START Records to use

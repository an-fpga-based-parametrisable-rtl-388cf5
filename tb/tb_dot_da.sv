// tb_dot_da - end-to-end check of the distributed-arithmetic engine at the
// evaluated size N = 4, W = 8: a DCT instance and a DHT instance receive the
// same random vectors (extremes included), sometimes back to back, sometimes
// with idle gaps.  Every result vector is compared with a 64-bit matrix-vector
// product from the reference model; the latency from acceptance to y_valid
// must be W + 1 cycles (parallel load, then W bit-cycles) and back-to-back
// vectors must be accepted exactly W cycles apart.
module tb_dot_da;
  import dot_pkg::*;
  import dot_ref_pkg::*;
  localparam int N = 4, W = 8, L = 8, YW = 32;
  localparam int NV = 300;

  logic clk = 1'b0;
  always #5 clk = ~clk;
  logic rst_n = 1'b0;

  logic                        in_valid = 1'b0;
  logic                        rdy_c, rdy_h;
  logic signed [N-1:0][W-1:0]  x = '0;
  logic                        yv_c, yv_h;
  logic signed [N-1:0][YW-1:0] y_c, y_h;

  dot_da #(.N(N), .W(W), .L(L), .YW(YW), .TRANSFORM(DOT_DCT)) dut_c (
    .clk, .rst_n, .in_valid, .in_ready(rdy_c), .x, .y_valid(yv_c), .y(y_c));
  dot_da #(.N(N), .W(W), .L(L), .YW(YW), .TRANSFORM(DOT_DHT)) dut_h (
    .clk, .rst_n, .in_valid, .in_ready(rdy_h), .x, .y_valid(yv_h), .y(y_h));

  int checks = 0, failures = 0;
  int cyc = 0, nres = 0, n_b2b = 0;
  longint xq [$][N];
  int     acc_cyc [$];

  always @(posedge clk) cyc <= cyc + 1;

  initial begin
    repeat (NV * (W + 4) + 100) @(posedge clk);
    failures++;
    $display("TB_RESULT checks=%0d failures=%0d", checks, failures);
    $finish;
  end

  always @(posedge clk) begin
    if (rst_n && yv_c) begin
      longint xs [];
      xs = new[N];
      checks++;
      if (!yv_h || xq.size() == 0) begin
        failures++;
        $display("unexpected or unaligned result");
      end else begin
        for (int k = 0; k < N; k++) xs[k] = xq[0][k];
        for (int i = 0; i < N; i++) begin
          checks += 2;
          if (longint'($signed(y_c[i])) != ref_y(0, N, L, i, xs)) begin
            failures++;
            $display("DCT y[%0d]=%0d expected %0d", i, y_c[i], ref_y(0, N, L, i, xs));
          end
          if (longint'($signed(y_h[i])) != ref_y(1, N, L, i, xs)) begin
            failures++;
            $display("DHT y[%0d]=%0d expected %0d", i, y_h[i], ref_y(1, N, L, i, xs));
          end
        end
        checks++;
        if (cyc - acc_cyc[0] != W + 1) begin
          failures++;
          $display("latency %0d expected %0d", cyc - acc_cyc[0], W + 1);
        end
        void'(xq.pop_front());
        void'(acc_cyc.pop_front());
        nres++;
      end
    end
  end

  initial begin
    longint xv [N];
    int     prev_acc;
    bit     waited;
    prev_acc = -100;
    repeat (3) @(negedge clk);
    rst_n = 1'b1;
    for (int v = 0; v < NV; v++) begin
      if ($urandom % 3 == 0) repeat (1 + $urandom % (W + 2)) @(negedge clk);
      for (int k = 0; k < N; k++) begin
        xv[k] = rand_word(W);
        x[k]  = W'(xv[k]);
      end
      in_valid = 1'b1;
      #1;
      waited = 1'b0;
      while (!rdy_c) begin
        waited = 1'b1;
        @(negedge clk);
        #1;
      end
      xq.push_back(xv);
      acc_cyc.push_back(cyc);
      if (waited) begin
        checks++;
        if (cyc - prev_acc != W) begin
          failures++;
          $display("back-to-back spacing %0d expected %0d", cyc - prev_acc, W);
        end
        n_b2b++;
      end
      prev_acc = cyc;
      @(negedge clk);
      in_valid = 1'b0;
    end
    repeat (W + 4) @(negedge clk);
    checks++;
    if (nres != NV || n_b2b == 0) begin
      failures++;
      $display("results %0d of %0d, back-to-back %0d", nres, NV, n_b2b);
    end
    $display("TB_RESULT checks=%0d failures=%0d", checks, failures);
    $finish;
  end
endmodule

END Records to use

[What you have to do] In the entries above, find the line with "xv[k] = rand_word(W);" and the line with "if (nres != NV || n_b2b == 0) begin", then restate word for word both of them and every line between, with nothing more.

[Response below]
        xv[k] = rand_word(W);
        x[k]  = W'(xv[k]);
      end
      in_valid = 1'b1;
      #1;
      waited = 1'b0;
      while (!rdy_c) begin
        waited = 1'b1;
        @(negedge clk);
        #1;
      end
      xq.push_back(xv);
      acc_cyc.push_back(cyc);
      if (waited) begin
        checks++;
        if (cyc - prev_acc != W) begin
          failures++;
          $display("back-to-back spacing %0d expected %0d", cyc - prev_acc, W);
        end
        n_b2b++;
      end
      prev_acc = cyc;
      @(negedge clk);
      in_valid = 1'b0;
    end
    repeat (W + 4) @(negedge clk);
    checks++;
    if (nres != NV || n_b2b == 0) begin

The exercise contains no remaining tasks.